新聞や雑誌の連載小説のように、掲載ごとに話数を区切る形式をとる小説を執筆するためのScrivenerプロジェクトのサンプルファイルを作成しました。具体的には、「小説家になろう」などの小説投稿サイトの原稿を執筆することを想定しています。
このファイルでは、所定の書き方をしてコンパイルすることで、次の機能を利用できます。
- 選択した資料用フォルダに応じたテンプレートを使って新規テキストを作成します。
- 段落先頭に字下げを挿入します。
- タイトルに話数を自動挿入します。話数を付けない場合にも対応します。
- 1話の中での話題転換を示すマークを自動挿入します。
- ルビを使うときに、青空文庫式の表記で原稿を書くと、HTMLのrubyタグや、pixivなどの独自式の表記へ自動変換します。
動作要件など
- 現在のバージョン:ver.2.0.0
- 配布場所:当サイトのフォーラム「向井領治の著書のアフターサービス」よりダウンロード(フォーラムへ参加するには無料のメンバー登録が必要です。→フォーラムについて)
- 料金:無料
- 動作保証:なし 自己責任でご利用ください
- 動作要件:Scrivener 3.x for Windows Beta RC11(執筆はMac版3.x betaおよびiOS版1.xでも可)
- 再配布:不可
- 改変および改変したものの配布:可
- プロテクト:なし
以下に機能を紹介します(付属ドキュメントの抜粋)。カスタマイズ方法は付属ドキュメントで紹介しています。
資料用テンプレート
バインダーの「資料」→「登場人物」フォルダを選択してから[プロジェクト]→[新規テキスト]を選ぶと、それぞれ、「テンプレート」→「登場人物用テンプレート」から新しいテキストを作成します。
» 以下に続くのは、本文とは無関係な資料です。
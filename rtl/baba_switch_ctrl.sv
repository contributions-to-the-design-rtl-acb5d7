// baba_switch_ctrl: BaBaRouter switch control.
//
// One switch control serves all five input ports. Address requests from the
// IN CTRL blocks go through an arbiter (baba_arbiter); the winner's address
// is routed by the XY ROUTER CTRL (baba_xy_route) to a 3-bit output-port
// code, and the number of the requesting input port is written into the
// request FIFO of that output port (4 positions of 3 bits each). The head of
// each output FIFO tells the crossbar which input currently owns that output;
// further requests wait in order behind it, so one input can never be served
// twice in a row on an output another input is also waiting for. The crossbar
// pops the head (ctrl_release) after forwarding the packet's EOP flit.
//
// Interface: addr_valid/addr_ready/addr per input port; per output port
// ctrl_valid (an owner exists), ctrl_in (owning input) and ctrl_release.
// Timing: an address is accepted in the cycle it is granted if the target
// FIFO has room; the owner appears at ctrl_* one cycle later.
//
// Own choice: if the target request FIFO is full, the request simply waits
// (the original argues this cannot happen with 4 positions and 4 possible
// requesters per output).
module baba_switch_ctrl
  import noc_pkg::*;
#(
  parameter int unsigned       ADDR_W    = 4,
  parameter logic [ADDR_W-1:0] ROUTER_ADDR = '0,
  parameter int unsigned       REQ_DEPTH = 4
) (
  input  logic                           clk,
  input  logic                           rst_n,
  input  logic [NPORTS-1:0]              addr_valid,
  output logic [NPORTS-1:0]              addr_ready,
  input  logic [NPORTS-1:0][ADDR_W-1:0]  addr,
  output logic [NPORTS-1:0]              ctrl_valid,
  output logic [NPORTS-1:0][PORT_W-1:0]  ctrl_in,
  input  logic [NPORTS-1:0]              ctrl_release
);
  logic [NPORTS-1:0] gnt;
  logic [ADDR_W-1:0] sel_addr;
  logic [PORT_W-1:0] sel_in;
  port_e             route;
  logic [NPORTS-1:0] fifo_push, fifo_ready;
  logic              fire;

  baba_arbiter #(.N(NPORTS)) u_arb (
    .clk, .rst_n, .req(addr_valid), .advance(fire), .gnt
  );

  always_comb begin
    sel_addr = '0;
    sel_in   = '0;
    for (int unsigned i = 0; i < NPORTS; i++)
      if (gnt[i]) begin
        sel_addr = addr[i];
        sel_in   = PORT_W'(i);
      end
  end

  baba_xy_route #(.ADDR_W(ADDR_W)) u_route (
    .router_addr(ROUTER_ADDR), .dest_addr(sel_addr), .port(route)
  );

  assign fire = (gnt != '0) && fifo_ready[route];

  always_comb begin
    fifo_push  = '0;
    addr_ready = '0;
    if (fire) begin
      fifo_push[route] = 1'b1;
      addr_ready       = gnt;
    end
  end

  for (genvar o = 0; o < NPORTS; o++) begin : g_out
    hs_fifo #(.WIDTH(PORT_W), .DEPTH(REQ_DEPTH)) u_req_fifo (
      .clk, .rst_n,
      .in_valid (fifo_push[o]),
      .in_ready (fifo_ready[o]),
      .in_data  (sel_in),
      .out_valid(ctrl_valid[o]),
      .out_ready(ctrl_release[o]),
      .out_data (ctrl_in[o])
    );
  end

  // The crossbar only releases an output that is owned.
  assert property (@(posedge clk) disable iff (!rst_n) (ctrl_release & ~ctrl_valid) == '0);

endmodule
同様に、バインダーの「資料」→「場所」フォルダを選択してから[プロジェクト]→[新規テキスト]を選ぶと、それぞれ、「テンプレート」→「場所用テンプレート」から新しいテキストを作成します。
通常、テンプレートを使って新しいテキストを作るときは、[プロジェクト]→[テンプレートから新規ドキュメント]以下を選ぶ必要がありますが、通常のメニュー操作、または、Ctrl+Nキーで作成できます。これにより、登場人物や場所の設定を新しく作成するときの手順が速やかになります。
段落先頭に字下げを挿入
コンパイル時に、段落先頭に字下げの全角スペースを1個挿入します。これにより、全角スペースの入れ忘れを防ぐとともに、不統一を防ぐこともできます。
原稿の本文に字下げのスペースを入れる必要はありません。ただし、もしもスペースを入れてしまっても、コンパイル時には無視される(全角スペースを挿入しない)だけですので、スペースが2個になってしまうことはありません。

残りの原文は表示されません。